Interestingly enough, I did see inheritor, but that has since changed.  Anyways, I was just curious, as there do seem to be people out there that use certain titles.  I was just curious if the Prof. ever officially appointed anyone or if people took advantage of him, during his last days.


----------



## Bob Hubbard (Feb 21, 2012)

The will was discussed here way back when.
http://www.martialtalk.com/forum/showthread.php?10802-last-will-and-testament
Posted for historical reference not to pick at old wounds. 

Regarding titles....GM Presas had a lot of them it seems.  I suspect he would have named someone a Sithlord had he been a Star Wars fan.


----------



## MJS (Feb 21, 2012)

Well, thats an oldie...lol.  However, that thread, IMO, just goes on to further prove my point....that there was alot of questionable things that went on.  IMO I'd also imagine that if a real, true will were out there, that it'd be done in a professional fashion, ie: in a mutual location, such as in the presence of a lawyer, have it notarized, etc, rather than in someones house, with others signing on behalf of someone, etc.


----------



## James Miller (Feb 21, 2012)

I'm not going to get into bunch of details here, but Remy was a gypsy. It would be hard for my to get him into a firm with the schedule he had. Remy did things on the road because of his life style.


----------



## MJS (Feb 21, 2012)

James Miller said:


> I'm not going to get into bunch of details here, but Remy was a gypsy. It would be hard for my to get him into a firm with the schedule he had. Remy did things on the road because of his life style.



True, but one would think that given the importance of it.....

but in any case, since that wasnt done, thus the end result.


----------



## Rich Parsons (Feb 21, 2012)

MJS said:


> True, but one would think that given the importance of it.....
> 
> but in any case, since that wasnt done, thus the end result.




Mike,

This is my personal belief only. I have no proof no conversation with him, only putting pieces of data together. 

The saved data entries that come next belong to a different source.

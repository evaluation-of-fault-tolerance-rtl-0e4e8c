// fi_ctrl: fault-injection controller in front of the error RAM.
//
// The controller takes this core's 16-bit slice of the general-purpose
// register and separates the write signal from the bit-mask. The error RAM is
// written at the same address and in the same cycle as the ordinary RAM. The
// word written is the bit-mask when the user's write signal is set (the mask
// is ANDed with the write signal) and zero when it is not. A location of the
// ordinary RAM that is rewritten while the user's write signal is clear
// therefore gets a clean, all-zero companion in the error RAM, and a mask only
// lands in locations that the core writes while injection is requested.
//
// Purely combinational, no clock. The mask is zero-extended from FI_MASK_W
// bits to the RAM word; which register bits carry the mask and the write
// signal is this design's choice (see ft_pkg).
module fi_ctrl
  import ft_pkg::*;
#(
  parameter int unsigned DBITS = 32
) (
  input  logic [FI_SLICE_W-1:0] gp_slice,   // this core's slice of the GRGPREG value
  input  logic                  ram_en,     // ordinary RAM enable
  input  logic                  ram_we,     // ordinary RAM write
  output logic                  err_en,     // error RAM enable
  output logic                  err_we,     // error RAM write
  output logic [DBITS-1:0]      err_wdata,  // word written to the error RAM
  output logic                  inject      // a mask is being written this cycle
);

  logic                 user_wr;
  logic [FI_MASK_W-1:0] mask;

  always_comb begin
    user_wr   = gp_slice[FI_WR_BIT];
    mask      = gp_slice[FI_MASK_W-1:0];
    err_en    = ram_en;
    err_we    = ram_en & ram_we;
    err_wdata = '0;
    err_wdata[FI_MASK_W-1:0] = mask & {FI_MASK_W{user_wr}};
    inject    = err_we & user_wr & (|mask);
  end

endmodule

When Remy left the Phillipines after his ambassador passport was taken form him by the government. It was around the issue of the President at the time Marcos who wanted control of  the system. If he had set up a permanent structor with a single person it would make it too easy for someone to use laws he did not know to take his life's work from him. He saw it start to crumble in his homeland, and left the country and moved to the US. If you see the regions of the people over time he worked with, you see that he might say something slightly different in terms for a technique, but it fit with the local school or with the local region. His point was that he wanted to teach and have people learn and be happy. Not deal with people who might be trying to scam him. 

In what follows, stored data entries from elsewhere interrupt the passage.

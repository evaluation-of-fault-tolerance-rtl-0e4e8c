// fi_ctrl_tb: self-checking testbench for the fault-injection controller.
//
// Sweeps the low nibble of the register slice (bit-mask and write signal)
// with the RAM enable and write, plus random upper slice bits, and compares
// the error-RAM controls with values worked out here from the rule: the error
// RAM follows every ordinary-RAM access and stores the mask only when the
// user's write signal is set.
module fi_ctrl_tb;
  import ft_pkg::*;
  localparam int unsigned DBITS = 32;

  logic [FI_SLICE_W-1:0] gp_slice;
  logic                  ram_en, ram_we;
  logic                  err_en, err_we, inject;
  logic [DBITS-1:0]      err_wdata;
  int checks = 0, failures = 0;

  fi_ctrl #(.DBITS(DBITS)) dut (.*);

  task automatic check(input logic [DBITS-1:0] got, input logic [DBITS-1:0] exp, input string what);
    checks++;
    if (got !== exp) begin
      failures++;
      $display("FAIL %s: slice=%h en=%b we=%b got %h expected %h", what, gp_slice, ram_en, ram_we, got, exp);
    end
  endtask

  initial begin
    for (int rep = 0; rep < 8; rep++)
      for (int v = 0; v < 64; v++) begin
        logic [DBITS-1:0] exp_data;
        logic             wr;
        gp_slice = {FI_SLICE_W'($urandom) >> 4, 4'(v)};
        ram_en   = v[4];
        ram_we   = v[5];
        #1;
        wr       = v[2];
        exp_data = wr ? DBITS'(v[1:0]) : '0;
        check(DBITS'(err_en), DBITS'(v[4]), "err_en");
        check(DBITS'(err_we), DBITS'(v[4] & v[5]), "err_we");
        check(err_wdata, exp_data, "err_wdata");
        check(DBITS'(inject), DBITS'(v[4] & v[5] & wr & (v[1:0] != 0)), "inject");
      end
    // the register values used for single-core injection
    gp_slice = 16'h0007; ram_en = 1; ram_we = 1; #1;
    check(err_wdata, 32'h3, "0x7 writes mask 0x3");
    gp_slice = 16'h0003; #1;
    check(err_wdata, 32'h0, "0x3 without write signal writes zero");
    $display("TB_RESULT checks=%0d failures=%0d", checks, failures);
    $finish;
  end

  initial begin
    #100000;
    failures++;
    $display("FAIL watchdog");
    $display("TB_RESULT checks=%0d failures=%0d", checks, failures);
    $finish;
  end
endmodule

Just my opinion. I have no proof. So read with a grain of salt.


----------



## Bob Hubbard (Feb 21, 2012)

Makes sense to me Rich.  Spread it out so no one can possibly 'take' it all.  You end up with a nice diverse group of "brother and sister" styles, similar enough to be family, but just that hair different enough to not be 'clones'.


----------



## MJS (Feb 21, 2012)

Rich Parsons said:


> Mike,
> 
> This is my personal belief only. I have no proof no conversation with him, only putting pieces of data together.
> 
> ...





Bob Hubbard said:


> Makes sense to me Rich.  Spread it out so no one can possibly 'take' it all.  You end up with a nice diverse group of "brother and sister" styles, similar enough to be family, but just that hair different enough to not be 'clones'.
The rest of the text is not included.